Saturday, February 21, 2015

The Frustration of Mental Illness(es)

Every day, I deal with my mental illnesses, currently diagnosed as having schizoaffective, bipolar type and PTSD, Some days are brilliant. Others I just wish I could be free not to interact with anyone.

This past year, I was in the hospital 3 times. During the times when I was out, I was in treatment programs.

Among side effects of medications is movement disorders, dry mouth, blurred vision, acne, and most catastrophically, memory loss.

When I am off the meds, I have "limited" clear thinking and photographic, or eidetic, memory. That's how I did so well in school. However, I have to take the meds or else I end up back in the hospital., I have been known to decompensate in one day if I do not take the meds. When I decompensate, that means that I have full-blown paranoia and psychosis. I lose touch with all reality. As a PhD student, I ran around the hospital unit naked. My life feels like almost two different lives.

I want to focus on the life on meds, even though my creativity, artistic ablities and eidetic-like memory goes away with the meds.
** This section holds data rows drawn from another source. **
// t0_hpm: hardware performance monitor port of T0.
//
// Drives eight output pads from internal pipeline events so that external
// hardware can count them without disturbing the program:
//   hpm[0] exception    instruction entering M takes an exception (or reset)
//   hpm[1] cpumemstall  instruction entering M was held by the memory pipeline
//   hpm[2] interlock    instruction entering X was interlocked in D
//   hpm[3] miss         instruction entering D was invalid because of an I-miss
//   hpm[4] vp0busy      VP0 did useful work
//   hpm[5] vp1busy      VP1 did useful work
//   hpm[6] vmpbusy      the memory unit did useful work
//   hpm[7] vumemstall   the vector unit lost the cycle to a memory stall
// Every bit is registered on the way to its pad, so the pads show the events
// of the previous cycle.  The three vector busy bits are forced low in a cycle
// with a vector memory stall, since a stalled unit does no useful work; hence
// hpm[6:4] are zero whenever hpm[7] is set.  The scalar bits come from the CPU
// pipeline and are passed through unchanged.  A single output register stage
// for all bits, rather than T0's per-signal pipe-phase alignment, is this
// implementation's choice.
module t0_hpm (
  input  logic       clk,
  input  logic       exception,
  input  logic       cpumemstall,
  input  logic       interlock,
  input  logic       miss,
  input  logic       vp0busy,
  input  logic       vp1busy,
  input  logic       vmpbusy,
  input  logic       vumemstall,
  output logic [7:0] hpm
);
  always_ff @(posedge clk) begin
    hpm[0] <= exception;
    hpm[1] <= cpumemstall;
    hpm[2] <= interlock;
    hpm[3] <= miss;
    hpm[4] <= vp0busy && !vumemstall;
    hpm[5] <= vp1busy && !vumemstall;
    hpm[6] <= vmpbusy && !vumemstall;
    hpm[7] <= vumemstall;
  end
endmodule
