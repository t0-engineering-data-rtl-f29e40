// tb_t0_hpm: drives random event inputs and checks that each pad shows the
// event of the previous cycle, with the vector busy bits cleared in a cycle
// with a vector memory stall.
module tb_t0_hpm;
  logic clk = 1'b0;
  logic [7:0] ev, hpm;
  int checks = 0, failures = 0;

  t0_hpm dut (.clk, .exception(ev[0]), .cpumemstall(ev[1]), .interlock(ev[2]),
              .miss(ev[3]), .vp0busy(ev[4]), .vp1busy(ev[5]), .vmpbusy(ev[6]),
              .vumemstall(ev[7]), .hpm);

  always #5 clk = ~clk;

  initial begin
    repeat (1000) @(posedge clk);
    failures++;
    $display("TB_RESULT checks=%0d failures=%0d", checks, failures);
    $finish;
  end

  initial begin
    logic [7:0] exp;
    int stalls;
    stalls = 0;
    ev = '0;
    @(negedge clk);
    for (int i = 0; i < 200; i++) begin
      ev = 8'($urandom);
      exp = ev;
      if (ev[7]) begin exp[6:4] = 3'b000; stalls++; end
      @(posedge clk); #1;
      checks++;
      if (hpm !== exp) begin
        failures++;
        $display("cycle %0d: ev=%b hpm=%b exp=%b", i, ev, hpm, exp);
      end
      @(negedge clk);
    end
    checks++;
    if (stalls == 0) failures++;
    $display("TB_RESULT checks=%0d failures=%0d", checks, failures);
    $finish;
  end
endmodule
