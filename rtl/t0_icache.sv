// t0_icache: T0 instruction cache and its miss-service engine.
//
// A 1 KB direct-mapped cache of 64 lines, each holding one 16-byte block of
// four instructions.  A fetch address is split into word (bits 3:2), line index
// (bits 9:4) and an 18-bit tag (bits 27:10); the top four address bits are
// ignored for tag matching.  Lookup is combinational: the fetch stage presents
// f_pc with f_valid and gets the instruction and f_ready in the same cycle on a
// hit.
//
// Prefetch and miss service: every cycle the fetch stage is looking up an
// address, the line is also offered to the memory pipeline as a prefetch
// (pf_valid); it is granted only when no SIP, refill or exec access wants the
// port.  On a miss whose prefetch was granted, the line returns two cycles
// later and is written into the cache and forwarded to the decode stage in the
// same cycle: a 2-cycle miss penalty.  If the prefetch was not granted, the
// engine spends one more cycle putting out a refill request (ic_valid, waiting
// for the port if SIP holds it), for the usual 3-cycle penalty.
//
// Test controls from SIP: icfrz freezes the cache (every lookup hits whatever
// the tag, and nothing is refilled) and overrides icinv; icinv clears all valid
// bits every cycle, so every fetch misses and reads external memory.  ICWRITE
// writes a line: line index from address bits 9:4, tag from bits 27:10, address
// and data taken with the request (icw_valid) and written into the array one
// cycle later, as the memory pipeline's data phase would.  The opcode field
// (bits 31:26) of the looked-up instruction and the tag-comparator output are
// provided for the SIP testresult register.
//
// Arrays are plain registers with no reset: lines become valid only through a
// refill or ICWRITE, and valid bits are cleared by icinv or by reset.  Clearing
// the valid bits on reset is this implementation's choice.
module t0_icache
  import t0_pkg::*;
#(
  parameter int unsigned LINES = 64          // 64 lines of 16 bytes = 1 KB
) (
  input  logic         clk,
  input  logic         rst,
  // fetch stage
  input  logic         f_valid,
  input  logic [31:0]  f_pc,
  output logic         f_ready,
  output logic [31:0]  f_instr,
  output logic         miss,          // fetch this cycle did not deliver
  output logic [5:0]   opcode,        // for SIP testresult
  output logic         hit,
  // SIP test controls and ICWRITE
  input  logic         icfrz,
  input  logic         icinv,
  input  logic         icw_valid,
  input  logic [31:0]  icw_addr,
  input  logic [127:0] icw_data,
  // memory pipeline
  output logic         pf_valid,
  output logic [27:0]  pf_addr,
  input  logic         pf_gnt,
  output logic         ic_valid,
  output logic [27:0]  ic_addr,
  input  logic         ic_gnt,
  input  logic         ic_rvalid,
  input  logic [127:0] rdata
);
  localparam int unsigned IW = $clog2(LINES);
  localparam int unsigned TW = 28 - 4 - IW;   // 18 for 64 lines

  typedef enum logic [1:0] {S_IDLE, S_ISSUE, S_WDATA, S_FILL} ic_state_e;

  logic [127:0]  data_q  [LINES];
  logic [TW-1:0] tag_q   [LINES];
  logic [LINES-1:0] valid_q;
  ic_state_e     st;
  logic [31:0]   miss_pc;

  logic [IW-1:0] idx;
  logic [TW-1:0] tag;
  logic          tag_hit;
  logic [127:0]  line;

  assign idx     = f_pc[4 +: IW];
  assign tag     = f_pc[4+IW +: TW];
  assign line    = data_q[idx];
  assign tag_hit = icfrz || (valid_q[idx] && tag_q[idx] == tag);

  assign hit    = tag_hit;
  assign opcode = line[32*f_pc[3:2] + 26 +: 6];

  // prefetch of the line being looked up, whenever idle
  assign pf_valid = f_valid && (st == S_IDLE) && !icfrz;
  assign pf_addr  = f_pc[31:4];
  assign ic_valid = (st == S_ISSUE);
  assign ic_addr  = miss_pc[31:4];

  always_comb begin
    f_ready = 1'b0;
    f_instr = line[32*f_pc[3:2] +: 32];
    if (st == S_IDLE) begin
      f_ready = f_valid && tag_hit;
    end else if (st == S_FILL && ic_rvalid) begin
      f_ready = 1'b1;
      f_instr = rdata[32*miss_pc[3:2] +: 32];
    end
  end
  assign miss = f_valid && !f_ready;

  // miss engine
  always_ff @(posedge clk) begin
    if (rst) begin
      st <= S_IDLE;
    end else begin
      unique case (st)
        S_IDLE:  if (f_valid && !tag_hit) begin
                   miss_pc <= f_pc;
                   st      <= pf_gnt ? S_WDATA : S_ISSUE;
                 end
        S_ISSUE: if (ic_gnt) st <= S_WDATA;
        S_WDATA: st <= S_FILL;
        S_FILL:  if (ic_rvalid) st <= S_IDLE;
        default: st <= S_IDLE;
      endcase
    end
  end

  // array writes: refill, and ICWRITE through a one-cycle register
  logic          icw_q;
  logic [31:0]   icw_addr_q;
  logic [127:0]  icw_data_q;
  logic [IW-1:0] fidx, widx;

  assign fidx = miss_pc[4 +: IW];
  assign widx = icw_addr_q[4 +: IW];

  always_ff @(posedge clk) begin
    icw_q      <= icw_valid && !rst;
    icw_addr_q <= icw_addr;
    icw_data_q <= icw_data;

    if (st == S_FILL && ic_rvalid) begin
      data_q[fidx] <= rdata;
      tag_q[fidx]  <= miss_pc[4+IW +: TW];
    end
    if (icw_q) begin
      data_q[widx] <= icw_data_q;
      tag_q[widx]  <= icw_addr_q[4+IW +: TW];
    end
  end

  always_ff @(posedge clk) begin
    if (rst || (icinv && !icfrz)) begin
      valid_q <= '0;
    end else begin
      if (st == S_FILL && ic_rvalid) valid_q[fidx] <= 1'b1;
      if (icw_q)                     valid_q[widx] <= 1'b1;
    end
  end
endmodule
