// tb_t0_icache: fetches random instruction streams (sequential runs, jumps and
// addresses that conflict in the direct-mapped array) through the cache, with
// a memory model that answers every granted prefetch or refill two cycles
// later, as the memory pipeline does.  The prefetch grant is random (the port
// is sometimes taken by others) and the refill grant is sometimes delayed (SIP
// holding the port).  A reference tag array predicts hits; the testbench checks
// every delivered instruction, a zero penalty on hits, 2 stall cycles on a
// miss whose prefetch was granted and 3 plus the refill wait otherwise.  It
// also checks icinv (every fetch misses), icfrz (every fetch hits, no memory
// requests) and ICWRITE (a written line hits with the written data).
module tb_t0_icache;
  import t0_pkg::*;
  logic clk = 1'b0, rst = 1'b1;
  logic f_valid = 0, f_ready, miss, hit;
  logic [31:0] f_pc = 0, f_instr;
  logic [5:0] opcode;
  logic icfrz = 0, icinv = 0, icw_valid = 0;
  logic [31:0] icw_addr = 0;
  logic [127:0] icw_data = 0;
  logic pf_valid, pf_gnt, ic_valid, ic_gnt, ic_rvalid;
  logic [27:0] pf_addr, ic_addr;
  logic [127:0] rdata;
  int checks = 0, failures = 0;

  t0_icache dut (.*);

  always #5 clk = ~clk;

  initial begin
    repeat (100000) @(posedge clk);
    failures++;
    $display("TB_RESULT checks=%0d failures=%0d", checks, failures);
    $finish;
  end

  task automatic check(input logic c, input string msg);
    checks++;
    if (!c) begin
      failures++;
      if (failures < 12) $display("FAIL @%0t: %s", $time, msg);
    end
  endtask

  function automatic logic [31:0] word_at(input logic [31:0] addr);
    return {4'b0, addr[27:2], 2'b00} ^ 32'h5A00_0000;  // top 4 bits not decoded
  endfunction

  // memory model: grants decided n_before the edge, data two cycles later
  logic port_taken, sip_hold;
  logic g1, g2;
  logic [27:0] ga1, ga2;
  assign pf_gnt = pf_valid && !port_taken && !ic_valid;
  assign ic_gnt = ic_valid && !sip_hold;
  always_ff @(posedge clk) begin
    g1  <= pf_gnt || ic_gnt;
    ga1 <= ic_gnt ? ic_addr : pf_addr;
    g2  <= g1;
    ga2 <= ga1;
  end
  assign ic_rvalid = g2;
  always_comb for (int w = 0; w < 4; w++) rdata[32*w +: 32] = word_at({ga2, 4'(w * 4)});
  int n_req;
  always @(posedge clk) if (pf_gnt || ic_gnt) n_req++;

  // reference cache
  logic [17:0] rtag [64];
  logic rvalid_l [64];
  int pen_hist [8];

  task automatic fetch(input logic [31:0] pc, input int mode, input logic [31:0] exp_word);
    // mode 0: normal, 1: icinv, 2: icfrz
    int stalls, wait_ic;
    logic pf_first;
    logic exp_hit;
    exp_hit = (rvalid_l[pc[9:4]] && rtag[pc[9:4]] == pc[27:10] && mode == 0) || mode == 2;
    f_valid = 1; f_pc = pc;
    port_taken = ($urandom % 3) == 0;
    sip_hold = 0;
    stalls = 0; wait_ic = 0;
    #1;
    pf_first = pf_gnt;
    while (!f_ready && stalls < 40) begin
      @(negedge clk);
      port_taken = 1;
      sip_hold = ($urandom % 3) == 0;
      #1;
      if (ic_valid && !ic_gnt) wait_ic++;
      stalls++;
    end
    check(f_instr == exp_word, $sformatf("instr at %h: %h expected %h", pc, f_instr, exp_word));
    if (exp_hit) check(stalls == 0, $sformatf("hit penalty %0d at %h", stalls, pc));
    else check(stalls == (pf_first ? 2 : 3 + wait_ic), $sformatf("miss penalty %0d (wait %0d) at %h", stalls, wait_ic, pc));
    if (stalls < 8) pen_hist[stalls]++;
    if (mode != 2) begin
      rvalid_l[pc[9:4]] = mode == 0;
      rtag[pc[9:4]] = pc[27:10];
    end
    @(negedge clk);
    f_valid = 0;
  endtask

  initial begin
    logic [31:0] pc;
    int n_before;
    port_taken = 0; sip_hold = 0;
    for (int i = 0; i < 64; i++) rvalid_l[i] = 0;
    repeat (2) @(negedge clk);
    rst = 0;
    @(negedge clk);
    pc = 32'h1000;
    for (int i = 0; i < 3000; i++) begin
      case ($urandom % 8)
        0: pc = {4'($urandom), 18'($urandom % 4), 6'($urandom), 4'($urandom)} & 32'hFFFF_FFFC;
        1: pc = pc ^ 32'h0000_0400;   // same line, other tag
        default: pc = pc + 4;
      endcase
      fetch(pc, 0, word_at(pc));
    end
    check(pen_hist[0] > 100 && pen_hist[2] > 50 && pen_hist[3] > 50, "all penalty kinds seen");
    $display("penalties: hit %0d, 2-cycle %0d, 3-cycle %0d", pen_hist[0], pen_hist[2], pen_hist[3]);
    // icinv: everything misses
    icinv = 1;
    for (int i = 0; i < 20; i++) begin
      pc = 32'h1000 + 4 * (i % 4);
      fetch(pc, 1, word_at(pc));
    end
    icinv = 0;
    // ICWRITE a line then fetch it
    @(negedge clk);
    icw_valid = 1; icw_addr = 32'h0003_4560; icw_data = {32'hD3, 32'hD2, 32'hD1, 32'hD0};
    @(negedge clk);
    icw_valid = 0; icw_data = '0;
    @(negedge clk);
    rvalid_l[6'h16] = 1; rtag[6'h16] = 18'h0003_4560 >> 10;
    for (int w = 0; w < 4; w++) fetch(32'h0003_4560 + 4 * w, 0, 32'hD0 + w);
    // icfrz: hits on whatever is there, no memory traffic
    icfrz = 1;
    n_before = n_req;
    fetch(32'h0007_4568, 2, 32'hD2);
    fetch(32'hF000_0564, 2, 32'hD1);
    check(n_req == n_before, "no requests while frozen");
    icfrz = 0;
    $display("TB_RESULT checks=%0d failures=%0d", checks, failures);
    $finish;
  end
endmodule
It's a loss worth taking, because I highly like being stable.

It sucks that I lose my memory because I cannot remember everything that I did in college and graduate school. I do not know if I am able to function with a 40-60 hour work week in the field of biomedical engineering., That is hard for me to comprehend but to be all-realisstic, I have to take my meds and my illnesses have gotten much worse over the years as the schizophrenia part of my brain has gone haywire,

As a highly functioning person who has schizophrenia, biipolar and PTSD as well as haivng studied neuroscience/neural engineering amd neurology, I find my life as being something very interesting.

I think I will always remember the moments in my life when I could function while being manic. Nowadays, my mania is maked with severe paranoia and psychosis. Terrifying psychosis. So, I continue to take my meds.